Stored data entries

╭──

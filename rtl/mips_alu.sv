// mips_alu: the arithmetic-logic unit of one class-MIPS core.
//
// Purely combinational. It adds, subtracts, does bitwise AND/OR/XOR/NOR,
// signed and unsigned set-less-than, logical and arithmetic shifts and the
// load-upper-immediate move, as the ALU of the class-MIPS module must "add,
// subtract, shift, logic and non-logic". Addition and subtraction wrap modulo
// 2^XLEN; overflow traps are not implemented (this design's choice). `zero`
// flags an all-zero result and is used for beq/bne.
//
// Interface: a, b operands; shamt shift amount; op selects the operation;
// y result; zero flag. Result is valid in the same cycle.
module mips_alu
  import mips_pkg::*;
(
  input  logic [XLEN-1:0] a,
  input  logic [XLEN-1:0] b,
  input  logic [4:0]      shamt,
  input  alu_op_t         op,
  output logic [XLEN-1:0] y,
  output logic            zero
);

  always_comb begin
    unique case (op)
      ALU_ADD:  y = a + b;
      ALU_SUB:  y = a - b;
      ALU_AND:  y = a & b;
      ALU_OR:   y = a | b;
      ALU_XOR:  y = a ^ b;
      ALU_NOR:  y = ~(a | b);
      ALU_SLT:  y = XLEN'($signed(a) < $signed(b));
      ALU_SLTU: y = XLEN'(a < b);
      ALU_SLL:  y = b << shamt;
      ALU_SRL:  y = b >> shamt;
      ALU_SRA:  y = XLEN'($signed(b) >>> shamt);
      ALU_LUI:  y = {b[15:0], 16'h0000};
      default:  y = '0;
    endcase
  end

  assign zero = (y == '0);

endmodule
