# FEAFS — front-end logic for a two-layer silicon strip module

A strip module for a high-luminosity LHC tracker made of two closely stacked
sensor layers can tell a stiff (high transverse momentum) track from a soft one:
a stiff track crosses both layers at almost the same position and leaves a
narrow cluster in each. FEAFS is the digital part of the front-end chip that
reads 2 × 64 strips of such a module. It does two things:

* **Trigger data, every bunch crossing.** It finds the clusters on both
  layers, keeps the narrow ones, keeps only those with a partner on the other
  layer within a programmable window, and sends up to four of them off-chip.
  It does this for every 40 MHz LHC clock cycle.
* **Readout data, on a level-1 accept.** It stores every sample of the 128
  strips in a 135-deep pipeline. When a level-1 (L1) accept arrives, it sends
  the full 128-bit event.

Both flows share one 4-bit output link running at up to 100 MHz. A
communication controller shares the link between them. It changes its
priorities when one of the two buffers fills up, and it tells the system when
it starts dropping data. An I2C slave gives access to the settings and to
three loss counters.

The RTL covers the complete digital part. The preamplifiers and
discriminators are outside it: the comparator outputs are the 128-bit input
`strips_in`, and their gain and threshold settings come out as 8-bit ports.

```
 strips_in[127:0] ──► input reg ─┬─► cluster finder (LHC clk) ──► trigger FIFO ─┐
     (test data in test mode)    │      (4 stages, wake-up)        16 × 35 b   │   comm. controller
                                 │                                              ├─► + link mux ──► data_out[3:0]
                                 └─► readout pipeline 135 × 128 ─► readout FIFO ┘   (link clk)     busy, trigger_off
                                                   l1_accept ─────► write 16 × 128 b
 scl/sda ─► I2C slave ─► registers (settings, test data, loss counters)
```

## Cluster finding (`cluster_finder`)

This is the hardest part to follow. Each layer goes through its own chain, and
the two chains meet at the overlap finder:

```
layer strips ─► mask ─► cluster research ─► width cut ─► priority enc. 32→6 ─┐
                        (32 cluster slots)                                   ├─► overlap finder ─► priority enc. 12→4 ─► packet
layer strips ─► mask ─► cluster research ─► width cut ─► priority enc. 32→6 ─┘     (12 slots)
```

**Blocks and addresses.** Each layer of 64 strips is cut into 16 blocks of 4
strips. A cluster is identified by the 4-bit address of the block it starts
in, not by its strip. Strip *n* of the module (1-based) is bit *n−1* of
`strips_in`. Strips 1–64 are layer 1 and strips 65–128 are layer 2.

**Look-up table per block (`cluster_lut`).** 4 strips have 16 patterns. For
each pattern, a 16-entry table gives up to two clusters found inside the block
(the pattern 1011, for example, holds two). Each cluster record has:

* a valid bit;
* its first strip (2 bits);
* its length (3 bits);
* a flag saying it touches the lower edge of the block;
* a flag saying it touches the upper edge.

The table is a function of the pattern, evaluated in combinational logic.

**Merging across block boundaries (`cluster_research`).** A cluster that
crosses a block boundary would otherwise appear twice. The rule is that the
block where the cluster starts owns it. That block reports the full width, and
the piece seen by the next block is suppressed. A chain over the blocks gives
the width of a cluster that runs through one or more fully hit blocks: each
fully hit block adds 4 strips and passes the count on. Widths saturate at 15.
The result is a bus of 32 slots (two per block) in strip order. Cluster
research is purely combinational, so it takes one clock cycle.

**Width cut (`width_cut`).** A cluster is kept only if its width is at most the
*cluster threshold* register (default 2). Wide clusters come from soft tracks
or noise.
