# GBDT inference accelerator (SystemVerilog)

A Gradient Boosting Decision Tree (GBDT) model classifies by running many
small binary decision trees and adding up the values of the leaves they reach.
With the one-vs-all scheme each class has its own trees; the class with the
highest sum wins. Each tree node compares one input feature with a threshold,
so the whole inference is integer comparisons plus some additions. That makes
it cheap in hardware when the inputs are integers, as the 16-bit band values
of a hyperspectral pixel are.

This design gives every class its own engine. The engines run side by side on
the same pixel. Each one walks all the trees of its class, one node per clock,
and an argmax picks the winning class at the end. A host processor loads the
trees and the pixels over AXI: an AXI4-lite register file carries commands
and status, and a 64-bit AXI-stream input (fed by a DMA engine) carries the
data. The intended target is a Zynq-7000 class SoC at 100 MHz. The default
configuration is 6 classes, 2048 tree nodes per class and up to 256 features
per pixel.

## Block diagram

```
            AXI4-lite                          AXI-stream (64 bit)
               |                                     |
        +--------------+   command   +---------+     |
        | axi_lite_regs|------------>| gbdt_uc |<----+ (ready back)
        +--------------+<--status----+---------+     |
           ^    ^    ^         |  strobes            +--> checksum ----> CHECKSUM
           |    |    |         v                     +--> load_reg (addr, word) --+
 debug_readback |  scores  features_ram <------------+                            |
           ^    |    |       | 6 read ports                                       |
           |    |    |       v                                                    v
           |    |   class_module x6  (trees_ram + class_ctrl + datapath)  <-------+
           |    |        | finish                 | score
           |  finish_detect (AND)              argmax --> predicted class
           +-- node_data of the selected class
```

## The node word

Every tree node is one 64-bit word with a fixed layout. The fields map
straight onto datapath signals, so there is no decoding. The low byte says
whether the word is a leaf; a non-zero flag byte counts as true.

| bits    | split node            | leaf node                                |
|---------|-----------------------|------------------------------------------|
| [63:56] | feature index         | unused                                   |
| [55:40] | threshold (unsigned)  | prediction (signed 16-bit fixed point)   |
| [39:24] | left child address    | [39:32] unused, [31:24] last-tree mark   |
| [23:8]  | right child address   | address of the next tree's root          |
| [7:0]   | is_leaf = 0           | is_leaf = 1                              |

The trees do not have to be full or balanced, because every split node holds
both child addresses. The trees of one class are stored in one memory. Every
leaf of tree *t* points at the root of tree *t+1*. The leaves of the last tree
carry the last-tree mark instead. The first tree's root is at address 0. The
scale of the fixed-point predictions is up to the model converter: the
hardware only adds them, in a 32-bit signed accumulator.
`gbdt_pkg::make_split` and `gbdt_pkg::make_leaf` build the two word types.

## The tree walk (`class_module`)

This is the heart of the design. REG0 holds the current node address. In
every clock of a run:

1. the node word is read from `trees_ram` (an asynchronous read, so it
   appears in the same clock);
2. its feature index goes to the shared `features_ram`, which returns the
   feature value, also in the same clock;
3. for a split node, `feature <= threshold` selects the left child and
   anything greater selects the right one. Equal values go left;
4. for a leaf, the prediction is added into REG1 and REG0 takes the
   next-tree address. A leaf with the last-tree mark ends the run instead.

The whole loop, from REG0 through both memories, the comparator and two
multiplexers back to REG0, is one combinational path. A class therefore
takes exactly **1 + (nodes visited)** clocks from `start` to `finish`. A
pixel takes as long as the slowest class. With 100 random trees of depth up
to 4 per class, that is about 390 clocks. The single-cycle loop relies on
both memories having asynchronous reads, which suits FPGA LUT
(distributed) RAM. To use block RAM with synchronous reads, the loop would
need one more pipeline stage per node.

`class_ctrl` is a three-state machine:

- **IDLE**: the external `addr` drives the RAM. `load` writes `data` there,
  and `node_data` shows the stored word for read-back.
- **RUN**: entered on `start`, which also clears REG0 and REG1.
- **DONE**: `finish` stays high here. Loads and read-back work as in IDLE.

## Host interface

### Registers

All registers are 32 bits wide. The byte offsets are defined in
`gbdt_pkg`.

| offset    | access | contents |
|-----------|--------|----------|
| 0x00 CTRL | W (R shows the last command) | [1:0] command, [15:8] class, [31:16] length. The write issues the command. |
| 0x04 DBG_ADDR | RW | tree address for a debug read |
| 0x08 STATUS | R | [0] busy, [1] done, [2] all classes finished, [15:8] predicted class, [31:16] words counted by the checksum |
| 0x0C CHECKSUM | R | 32-bit sum of both halves of every tree word in the last load |
| 0x10 / 0x14 | R | read-back word, low / high |
| 0x18 CYCLES | R | clocks from start to finish of the last classification |
| 0x1C MAXSCORE | R | the winning score |
| 0x20 + 4k | R | score of class k |

A write must present its address and its data in the same clock. The
responses are always OKAY. Byte strobes are ignored.

### Commands

Commands are ignored while STATUS.busy is high, so poll it between
commands.

- **LOAD_TREES (1)**: the next *length* stream beats are node words for the
  given class. They are written to addresses 0 to *length*−1. The checksum
  restarts at the start of each load, so the host can compare it with its
  own sum.
- **CLASSIFY (2)**: the next ceil(*length*/4) beats carry the pixel, four
  features per beat. Feature 4k+i is in bits [16i+15:16i] of beat k. All
  classes then start together. When every class has finished, the argmax
  result is latched, STATUS.done is set and `irq_done` goes high. On a tie,
  the lowest class index wins.
- **DEBUG_READ (3)**: the word at DBG_ADDR in the given class's trees RAM is
  copied to the read-back registers.

Stream ready is high only while a load command still expects data. The
command carries the length, so the stream's last-beat marker is not used.
Processing is strictly sequential: a pixel is loaded, classified, and only
then can the next one be loaded.

## Where this departs from, or goes beyond, the original design

The original design describes the node formats, the class module datapath,
the parallel class modules, the argmax and the finish detection. It also
names the AXI block, the control unit, the checksum, the debug path and a
holding register. The following details are choices made for this RTL:

- the bit order inside a node word (the first field listed is placed in
  the most significant bits), and the flag encoding;
- unsigned feature and threshold comparison, and signed predictions in a
  32-bit score;
- the memory depth: 2048 words per class, an estimate from the LUT-RAM
  budget of the original FPGA build;
- the register map, the command set and the stream packing;
- the checksum algorithm, and reading back one word per debug command;
- the holding register (`load_reg`), read as the latch for the word and
  address being written into a class RAM;
- the argmax tie rule, and the one-clock "all finished" pulse.

Not included:

- the processor, the DMA engine and the DRAM. The testbench models them.
- input double-buffering and per-class tree parallelism. These were only
  proposed as future work.

## Files

| file | role |
|------|------|
| `rtl/gbdt_pkg.sv` | widths, node structs, commands, register offsets |
| `rtl/gbdt_top.sv` | top level |
| `rtl/axi_lite_regs.sv` | AXI4-lite register file (with response-hold assertions) |
| `rtl/gbdt_uc.sv` | command sequencer |
| `rtl/class_module.sv`, `rtl/class_ctrl.sv`, `rtl/trees_ram.sv` | per-class tree engine |
| `rtl/features_ram.sv` | pixel features, one read port per class |
| `rtl/argmax.sv`, `rtl/finish_detect.sv` | result selection and completion |
| `rtl/load_reg.sv`, `rtl/checksum.sv`, `rtl/debug_readback.sv` | load path and checking |
| `tb/tb_<module>.sv` | self-checking testbench of each module |
| `tb/tb_decision_tree_example.sv` | one class module running a small worked example tree |

## Simulating

Every testbench prints `TB_RESULT checks=N failures=M` and stops itself
through a watchdog. To build and run one with Verilator from the project
root:

```
verilator --binary --timing --assert -Irtl -y rtl -y tb +libext+.sv \
    rtl/gbdt_pkg.sv tb/tb_gbdt_top.sv --top-module tb_gbdt_top -o sim
./obj_dir/sim
```

`tb_gbdt_top` runs the complete flow at the default size:

- it loads 100 random, unbalanced trees for each of the 6 classes and checks
  the checksums;
- it reads back tree words through the debug path;
- it classifies 2276 random 204-feature pixels.

For every pixel it checks each class score, the predicted class and the
cycle count against a software walk of the same trees. The stream model
inserts gaps and sends data before the command arrives, so stream stalls
are exercised too. The test takes a few seconds. All the testbenches
generate their data themselves, and no data files are needed.

## Trust and limits

- The testbenches compare against independent software models. Each one
  has also been shown to fail on a deliberately broken copy of its module.
- The design has only been simulated. It has not been run on an FPGA, and
  no timing closure has been attempted. The single-cycle node loop is the
  critical path.
- The random trees check the mechanism, not accuracy on a real trained
  model. A model converter must produce the node format above and keep
  each class within 2048 nodes. 100 trees per class then means an average
  of at most about 20 nodes per tree. For bigger models, raise
  `TREE_DEPTH`.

╰──

## The task
From the records above, copy out the line with "small binary decision", the line with "highest sum wins.", and every line between them, word for word.

## Task result
small binary decision trees and adding up the values of the leaves they reach.
With the one-vs-all scheme each class has its own trees; the class with the
highest sum wins. Each tree node compares one input feature with a threshold,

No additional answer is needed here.